By B.N. Frank
Over the last 14+ months, it seems like most health-related media coverage has been on COVID-19 and little else. Before that, though, a class action lawsuit filed against Johnson & Johnson and its baby powder was getting a lot of attention. Last month the company came under scrutiny again for its one-dose COVID vaccines being linked to blood clots. That was short-lived, though.

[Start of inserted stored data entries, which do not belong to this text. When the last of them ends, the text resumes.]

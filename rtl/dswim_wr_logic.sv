// dswim_wr_logic: buffer-write logic of the D-SWIM controller.
//
// Turns an N_blk-pixel input block into the write data, byte masks and
// control of the H line buffers. Each LB is NBRAM*8 pixels wide, wider than
// a block, so the block is spread over the LB width in two registered steps:
//   stage 1 (place-holder padding): the block is placed at pixel offset
//     `offset` of an LB-wide vector; the pixels around it are place-holders
//     whose mask bit is 0.
//   stage 2 (circular right shift): the padded vector is rotated by `start`
//     BRAM widths so that its first BRAM slot lands in BRAM `start`.
// The offset is fixed for a whole line (N_blk is a multiple of 8), while
// `start` advances by N_blk/8 BRAMs (modulo NBRAM) from block to block; the
// controller supplies both. In parallel, the last `remain` pixels of the
// last block of a line (they belong to the next line) are moved to the front
// of a second vector with a mask of `remain` leading ones; they are written
// at the beginning of the next LB in the same cycle as the main write.
//
// Timing: inputs are registered (stage 0), then padding and shifting each
// take one register stage; the write outputs are combinational from the
// stage-2 registers, three cycles after the block is accepted. A counter
// increments when its BRAM's byte 7 is written (the word is complete); the
// counters of the current LB are reset after the last block of a line, and
// all counters are reset by `clear`. The raw block and an opaque tag are
// carried along for the read side. The stage structure follows the
// buffer-write description; the increment rule and the tag are this
// design's own.
module dswim_wr_logic
  import dswim_pkg::*;
#(
  parameter int unsigned H     = 3,
  parameter int unsigned NBLK  = 16,
  parameter int unsigned NBRAM = 3,
  parameter int unsigned TAG_W = 1,
  parameter int unsigned LBW   = NBRAM * PPW,                 // LB width in pixels
  parameter int unsigned SW    = (NBRAM > 1) ? $clog2(NBRAM) : 1,
  parameter int unsigned OW    = $clog2(PPW),
  parameter int unsigned RW    = $clog2(NBLK),
  parameter int unsigned LW    = (H > 1) ? $clog2(H) : 1
) (
  input  logic                                 clk,
  input  logic                                 rst_n,
  input  logic                                 clear,
  // block and its placement
  input  logic                                 in_valid,
  input  logic [NBLK-1:0][PIX_W-1:0]           in_blk,
  input  logic [SW-1:0]                        in_start,
  input  logic [OW-1:0]                        in_offset,
  input  logic [RW-1:0]                        in_remain,
  input  logic                                 in_last,
  input  logic [LW-1:0]                        in_lb,
  input  logic [TAG_W-1:0]                     in_tag,
  // line-buffer write side
  output logic [H-1:0][NBRAM-1:0][W_BRAM-1:0] wr_data,
  output logic [H-1:0][NBRAM-1:0][PPW-1:0]    wr_mask,
  output logic [H-1:0][NBRAM-1:0]             wr_en,
  output logic [H-1:0][NBRAM-1:0]             addr_inc,
  output logic [H-1:0][NBRAM-1:0]             addr_rst,
  // context handed on to the read side, aligned with the write
  output logic                                 wr_valid,
  output logic [LW-1:0]                        wr_lb,
  output logic [SW-1:0]                        wr_start,
  output logic [OW-1:0]                        wr_offset,
  output logic [NBLK-1:0][PIX_W-1:0]           wr_blk,
  output logic [TAG_W-1:0]                     wr_tag
);
  typedef logic [LBW-1:0][PIX_W-1:0] lbvec_t;

  // ---------------- stage 0: input registers
  logic                       v0, last0;
  logic [NBLK-1:0][PIX_W-1:0] blk0;
  logic [SW-1:0]              s0;
  logic [OW-1:0]              off0;
  logic [RW-1:0]              rem0;
  logic [LW-1:0]              lb0;
  logic [TAG_W-1:0]           tag0;

  always_ff @(posedge clk or negedge rst_n) begin
    if (!rst_n) begin
      v0 <= 1'b0; last0 <= 1'b0; blk0 <= '0; s0 <= '0; off0 <= '0;
      rem0 <= '0; lb0 <= '0; tag0 <= '0;
    end else begin
      v0 <= in_valid && !clear;
      last0 <= in_last; blk0 <= in_blk; s0 <= in_start; off0 <= in_offset;
      rem0 <= in_last ? in_remain : '0; lb0 <= in_lb; tag0 <= in_tag;
    end
  end

  // ---------------- stage 1: place-holder padding and remainder selection
  lbvec_t          pad_d, rem_d;
  logic [LBW-1:0]  pad_m, rem_m;

  always_comb begin
    pad_d = '0; pad_m = '0; rem_d = '0; rem_m = '0;
    for (int i = 0; i < NBLK; i++) begin
      pad_d[32'(off0) + i] = blk0[i];
      pad_m[32'(off0) + i] = 1'b1;
    end
    for (int i = 0; i < NBLK - 1; i++) begin
      if (i < 32'(rem0)) begin
        rem_d[i] = blk0[NBLK - 32'(rem0) + i];
        rem_m[i] = 1'b1;
      end
    end
  end

  logic                       v1, last1;
  lbvec_t                     pad_d1, rem_d1;
  logic [LBW-1:0]             pad_m1, rem_m1;
  logic [NBLK-1:0][PIX_W-1:0] blk1;
  logic [SW-1:0]              s1;
  logic [OW-1:0]              off1;
  logic [LW-1:0]              lb1;
  logic [TAG_W-1:0]           tag1;

  always_ff @(posedge clk or negedge rst_n) begin
    if (!rst_n) begin
      v1 <= 1'b0; last1 <= 1'b0; pad_d1 <= '0; rem_d1 <= '0; pad_m1 <= '0;
      rem_m1 <= '0; blk1 <= '0; s1 <= '0; off1 <= '0; lb1 <= '0; tag1 <= '0;
    end else begin
      v1 <= v0 && !clear;
      last1 <= last0; pad_d1 <= pad_d; rem_d1 <= rem_d; pad_m1 <= pad_m;
      rem_m1 <= rem_m; blk1 <= blk0; s1 <= s0; off1 <= off0; lb1 <= lb0;
      tag1 <= tag0;
    end
  end

  // ---------------- stage 2: circular right shift by whole BRAM widths
  lbvec_t          crs_d;
  logic [LBW-1:0]  crs_m;

  always_comb begin
    crs_d = '0; crs_m = '0;
    for (int j = 0; j < NBRAM; j++) begin
      int unsigned dst;
      dst = (j + 32'(s1)) % NBRAM;
      for (int p = 0; p < PPW; p++) begin
        crs_d[dst * PPW + p] = pad_d1[j * PPW + p];
        crs_m[dst * PPW + p] = pad_m1[j * PPW + p];
      end
    end
  end

  logic                       v2, last2;
  lbvec_t                     crs_d2, rem_d2;
  logic [LBW-1:0]             crs_m2, rem_m2;
  logic [NBLK-1:0][PIX_W-1:0] blk2;
  logic [SW-1:0]              s2;
  logic [OW-1:0]              off2;
  logic [LW-1:0]              lb2;
  logic [TAG_W-1:0]           tag2;

  always_ff @(posedge clk or negedge rst_n) begin
    if (!rst_n) begin
      v2 <= 1'b0; last2 <= 1'b0; crs_d2 <= '0; rem_d2 <= '0; crs_m2 <= '0;
      rem_m2 <= '0; blk2 <= '0; s2 <= '0; off2 <= '0; lb2 <= '0; tag2 <= '0;
    end else begin
      v2 <= v1 && !clear;
      last2 <= last1; crs_d2 <= crs_d; rem_d2 <= rem_d1; crs_m2 <= crs_m;
      rem_m2 <= rem_m1; blk2 <= blk1; s2 <= s1; off2 <= off1; lb2 <= lb1;
      tag2 <= tag1;
    end
  end

  // ---------------- output logic: route to the current and the next LB
  logic [LW-1:0] lb_next;
  assign lb_next = (32'(lb2) == H - 1) ? '0 : lb2 + 1'b1;

  always_comb begin
    for (int l = 0; l < H; l++) begin
      for (int b = 0; b < NBRAM; b++) begin
        wr_data[l][b] = '0;
        wr_mask[l][b] = '0;
        for (int p = 0; p < PPW; p++) begin
          if (32'(l) == 32'(lb2)) begin
            wr_data[l][b][PIX_W*p +: PIX_W] = crs_d2[b * PPW + p];
            wr_mask[l][b][p]                = crs_m2[b * PPW + p];
          end else if (32'(l) == 32'(lb_next)) begin
            wr_data[l][b][PIX_W*p +: PIX_W] = rem_d2[b * PPW + p];
            wr_mask[l][b][p]                = rem_m2[b * PPW + p];
          end
        end
        wr_en[l][b]    = v2 && (|wr_mask[l][b]);
        addr_inc[l][b] = v2 && wr_mask[l][b][PPW-1];
        addr_rst[l][b] = clear || (v2 && last2 && (32'(l) == 32'(lb2)));
      end
    end
  end

  assign wr_valid  = v2;
  assign wr_lb     = lb2;
  assign wr_start  = s2;
  assign wr_offset = off2;
  assign wr_blk    = blk2;
  assign wr_tag    = tag2;
endmodule
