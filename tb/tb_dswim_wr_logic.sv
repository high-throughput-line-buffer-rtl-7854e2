// tb_dswim_wr_logic: drives random blocks with random placement (start
// BRAM, in-word offset, last-block flag, carried-pixel count, target LB)
// and checks, three cycles later, the write data, byte masks, enables and
// counter controls of every line buffer against the placement rule: block
// pixel i goes to padded position off+i, whose BRAM slot (off+i)/8 is moved
// to BRAM (start + (off+i)/8) mod NBRAM; the last `remain` pixels of a last
// block go to positions 0.. of the next LB.
module tb_dswim_wr_logic;
  import dswim_pkg::*;
  localparam int H = 3, NBLK = 16, NBRAM = 3, TAG_W = 8, LAT = 3;
  logic clk = 0, rst_n = 0;
  always #5 clk = ~clk;
  logic clear = 0, in_valid = 0, in_last = 0;
  logic [NBLK-1:0][7:0] in_blk = '0, wr_blk;
  logic [1:0] in_start = 0, in_lb = 0, wr_lb, wr_start;
  logic [2:0] in_offset = 0, wr_offset;
  logic [3:0] in_remain = 0;
  logic [TAG_W-1:0] in_tag = 0, wr_tag;
  logic [H-1:0][NBRAM-1:0][63:0] wr_data;
  logic [H-1:0][NBRAM-1:0][7:0]  wr_mask;
  logic [H-1:0][NBRAM-1:0]       wr_en, addr_inc, addr_rst;
  logic wr_valid;
  dswim_wr_logic #(.H(H), .NBLK(NBLK), .NBRAM(NBRAM), .TAG_W(TAG_W)) dut (.*);

  typedef struct {
    bit v; bit last; int s, off, rem, lb, tag;
    logic [NBLK-1:0][7:0] blk;
  } stim_t;
  stim_t hist[$];
  int checks = 0, failures = 0;
  bit done = 0;

  task automatic chk(bit ok, string s);
    checks++;
    if (!ok) begin failures++; if (failures < 10) $display("FAIL %s", s); end
  endtask

  always @(negedge clk) if (rst_n && !done && hist.size() > LAT) begin
    stim_t e;
    logic [H-1:0][NBRAM-1:0][63:0] xd;
    logic [H-1:0][NBRAM-1:0][7:0]  xm;
    int nx;
    e = hist[hist.size() - 1 - LAT];
    xd = '0; xm = '0;
    if (e.v) begin
      for (int i = 0; i < NBLK; i++) begin
        int q, b;
        q = e.off + i;
        b = (e.s + q / 8) % NBRAM;
        xd[e.lb][b][8 * (q % 8) +: 8] = e.blk[i];
        xm[e.lb][b][q % 8] = 1'b1;
      end
      nx = (e.lb + 1) % H;
      if (e.last)
        for (int i = 0; i < e.rem; i++) begin
          xd[nx][i / 8][8 * (i % 8) +: 8] = e.blk[NBLK - e.rem + i];
          xm[nx][i / 8][i % 8] = 1'b1;
        end
    end
    chk(wr_valid == e.v, "valid");
    for (int l = 0; l < H; l++)
      for (int b = 0; b < NBRAM; b++) begin
        if (e.v) chk(wr_mask[l][b] == xm[l][b], $sformatf("mask lb%0d bram%0d", l, b));
        for (int k = 0; k < 8; k++)
          if (xm[l][b][k]) chk(wr_data[l][b][8*k +: 8] == xd[l][b][8*k +: 8], "data");
        chk(wr_en[l][b] == (|xm[l][b]), "wr_en");
        chk(addr_inc[l][b] == xm[l][b][7], "addr_inc");
        chk(addr_rst[l][b] == (e.v && e.last && l == e.lb), "addr_rst");
      end
    if (e.v) begin
      chk(wr_lb == 2'(e.lb) && wr_start == 2'(e.s) && wr_offset == 3'(e.off), "context");
      chk(wr_blk == e.blk && wr_tag == TAG_W'(e.tag), "block and tag");
    end
  end

  initial begin
    repeat (2) @(negedge clk);
    rst_n = 1;
    for (int n = 0; n < 600; n++) begin
      stim_t e;
      @(posedge clk); #1;
      e.v = $urandom_range(4) != 0;
      e.last = $urandom_range(2) == 0;
      e.s = $urandom_range(NBRAM - 1);
      e.off = $urandom_range(7);
      e.rem = e.last ? $urandom_range(NBLK - 1) : 0;
      e.lb = $urandom_range(H - 1);
      e.tag = $urandom_range(255);
      for (int i = 0; i < NBLK; i++) e.blk[i] = 8'($urandom);
      in_valid = e.v; in_last = e.last; in_start = 2'(e.s); in_offset = 3'(e.off);
      in_remain = 4'(e.last ? e.rem : $urandom_range(15)); in_lb = 2'(e.lb);
      in_tag = TAG_W'(e.tag); in_blk = e.blk;
      hist.push_back(e);
    end
    done = 1;
    repeat (5) @(negedge clk);
    $display("TB_RESULT checks=%0d failures=%0d", checks, failures);
    $finish;
  end
  initial begin
    repeat (5000) @(posedge clk);
    failures++;
    $display("TB_RESULT checks=%0d failures=%0d", checks, failures);
    $finish;
  end
endmodule
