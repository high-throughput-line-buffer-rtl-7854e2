// harris_rc: corner response and threshold operator (rc) of the Harris
// corner detector.
//
// For each of the N_blk positions of a block it receives the entries of the
// gradient matrix M = [sx sxy; sxy sy] and computes
//   R = det(M) - k * trace(M)^2 = sx*sy - sxy^2 - k*(sx+sy)^2
// with k = K_NUM / 2^K_SHIFT (default 3/64 = 0.047, inside the usual
// 0.04..0.06 range; the k term is rounded toward minus infinity), then
// flags a corner where R > threshold. Two register stages: products, then
// R and the comparison. One block per cycle.
module harris_rc #(
  parameter int unsigned NBLK    = 16,
  parameter int unsigned SUM_W   = 21,
  parameter int unsigned R_W     = 2 * SUM_W + 4,
  parameter int unsigned K_NUM   = 3,
  parameter int unsigned K_SHIFT = 6
) (
  input  logic                              clk,
  input  logic                              rst_n,
  input  logic signed [R_W-1:0]             threshold,
  input  logic                              in_valid,
  input  logic signed [NBLK-1:0][SUM_W-1:0] in_sx,
  input  logic signed [NBLK-1:0][SUM_W-1:0] in_sy,
  input  logic signed [NBLK-1:0][SUM_W-1:0] in_sxy,
  input  logic [15:0]                       in_line,
  input  logic [15:0]                       in_x,
  output logic                              out_valid,
  output logic signed [NBLK-1:0][R_W-1:0]   out_r,
  output logic [NBLK-1:0]                   out_corner,
  output logic [15:0]                       out_line,
  output logic [15:0]                       out_x
);
  // stage 1: det and trace^2
  logic signed [NBLK-1:0][R_W-1:0] det1, tsq1;
  logic                            v1;
  logic [15:0]                     line1, x1;

  always_ff @(posedge clk or negedge rst_n) begin
    if (!rst_n) begin
      det1 <= '0; tsq1 <= '0; v1 <= 1'b0; line1 <= '0; x1 <= '0;
    end else begin
      v1 <= in_valid;
      line1 <= in_line; x1 <= in_x;
      for (int j = 0; j < NBLK; j++) begin
        logic signed [R_W-1:0] a, b, c, t;
        a = R_W'($signed(in_sx[j]));
        b = R_W'($signed(in_sy[j]));
        c = R_W'($signed(in_sxy[j]));
        t = a + b;
        det1[j] <= a * b - c * c;
        tsq1[j] <= t * t;
      end
    end
  end

  // stage 2: R and threshold
  always_ff @(posedge clk or negedge rst_n) begin
    if (!rst_n) begin
      out_valid <= 1'b0; out_r <= '0; out_corner <= '0; out_line <= '0; out_x <= '0;
    end else begin
      out_valid <= v1;
      out_line <= line1; out_x <= x1;
      for (int j = 0; j < NBLK; j++) begin
        logic signed [R_W-1:0] r;
        r = det1[j] - ((tsq1[j] * $signed(R_W'(K_NUM))) >>> K_SHIFT);
        out_r[j]      <= r;
        out_corner[j] <= (r > threshold);
      end
    end
  end
endmodule
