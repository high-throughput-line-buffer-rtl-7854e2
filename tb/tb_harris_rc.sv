// tb_harris_rc: random gradient-matrix entries (including the extreme
// values of a 3x3 window of 8-bit gradients); R must equal
// sx*sy - sxy^2 - floor(3*(sx+sy)^2 / 64) and the flag R > threshold, two
// cycles after the input.
module tb_harris_rc;
  localparam int NBLK = 16, SUM_W = 21, R_W = 46, LAT = 2;
  logic clk = 0, rst_n = 0;
  always #5 clk = ~clk;
  logic signed [R_W-1:0] threshold;
  logic in_valid = 0, out_valid;
  logic signed [NBLK-1:0][SUM_W-1:0] in_sx = '0, in_sy = '0, in_sxy = '0;
  logic [15:0] in_line = 0, in_x = 0, out_line, out_x;
  logic signed [NBLK-1:0][R_W-1:0] out_r;
  logic [NBLK-1:0] out_corner;
  harris_rc #(.NBLK(NBLK), .SUM_W(SUM_W), .R_W(R_W)) dut (.*);
  int checks = 0, failures = 0, corners = 0;
  longint exp_r [300][NBLK];
  bit     exp_v [300];
  task automatic chk(bit ok, string s);
    checks++;
    if (!ok) begin failures++; if (failures < 10) $display("FAIL %s", s); end
  endtask
  initial begin
    threshold = 46'sd1000000;
    repeat (2) @(negedge clk);
    rst_n = 1;
    for (int n = 0; n < 300; n++) begin
      @(negedge clk);
      if (n >= LAT) begin
        chk(out_valid == exp_v[n - LAT], "valid");
        if (exp_v[n - LAT]) begin
          chk(out_line == 16'(n - LAT), "side-band");
          for (int j = 0; j < NBLK; j++) begin
            chk(longint'($signed(out_r[j])) == exp_r[n - LAT][j],
                $sformatf("R %0d got %0d exp %0d", j, $signed(out_r[j]), exp_r[n - LAT][j]));
            chk(out_corner[j] == (exp_r[n - LAT][j] > longint'(threshold)), "corner flag");
            corners += int'(out_corner[j]);
          end
        end
      end
      in_valid = $urandom_range(3) != 0;
      in_line = 16'(n);
      for (int j = 0; j < NBLK; j++) begin
        longint a, b, c, t, q;
        a = (j == 0) ? 147456 : $urandom_range(147456);
        b = (j == 0) ? 147456 : $urandom_range(147456);
        c = (j == 1) ? -147456 : longint'($urandom_range(2 * 147456)) - 147456;
        in_sx[j] = SUM_W'(a); in_sy[j] = SUM_W'(b); in_sxy[j] = SUM_W'(c);
        t = a + b;
        q = 3 * t * t;
        exp_r[n][j] = a * b - c * c - (q >>> 6);
      end
      exp_v[n] = in_valid;
    end
    chk(corners > 0, "some corners flagged");
    $display("TB_RESULT checks=%0d failures=%0d", checks, failures);
    $finish;
  end
  initial begin
    repeat (3000) @(posedge clk);
    failures++;
    $display("TB_RESULT checks=%0d failures=%0d", checks, failures);
    $finish;
  end
endmodule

Film Toxic Beauty was released in 2019 about Johnson & Johnson and other companies’ knowingly including harmful ingredients in cosmetics and other personal care products, many of which are still being sold today. Buyer Beware:
In 1982, world renowned epidemiologist, Dr. Daniel Cramer, linked Johnson & Johnson’s baby powder to ovarian cancer. ’Since the 1960’s, J&J allegedly knew the risks and did nothing. In 2004, Dr. Philippa Darbre, a UK scientist, found parabens, a chemical preservative in many cosmetics, in breast tissue. In 2018, the National Institute of Health’s sister study linked breast cancer to personal care product use.Links to hormonal disruption in baby boys, developmental delays, low sperm count in men, infertility, cancer, diabetes, obesity and skin disease – the cosmetic industry isn’t pretty.Each morning we slather with 1000’s of chemicals, many of which are proven to be toxic. In the United States, the Cosmetic and Personal Care Industry regulates itself. In Canada, implementing regulations is under scrutiny. There is doubt propagated by big industries making claims that we have nothing to worry about, positioning themselves as champions of personal empowerment through their multibillion dollar advertising campaigns.Top researchers worldwide have the hard science to answer the question ‘Are cosmetics and personal care products making us sick?
Toxic Beauty is a documentary feature film with exclusive access to scientists, lawyers, advocates, regulators, politicians, a dynamic whistle blower, survivors and women who have lost their lives. It follows the class action lawsuit against J&J and the plaintiffs, personal stories of women fighting for justice in a race against time with this deadly disease. Woven throughout the film is a human experiment. We document, as Boston University medical student, Mymy Nguyen, measures her chemical body burden from over 27 products. Scientists monitor her shocking results.In the end, the film meets the companies and people who offer solutions and optimism for safer, toxicant free cosmetics.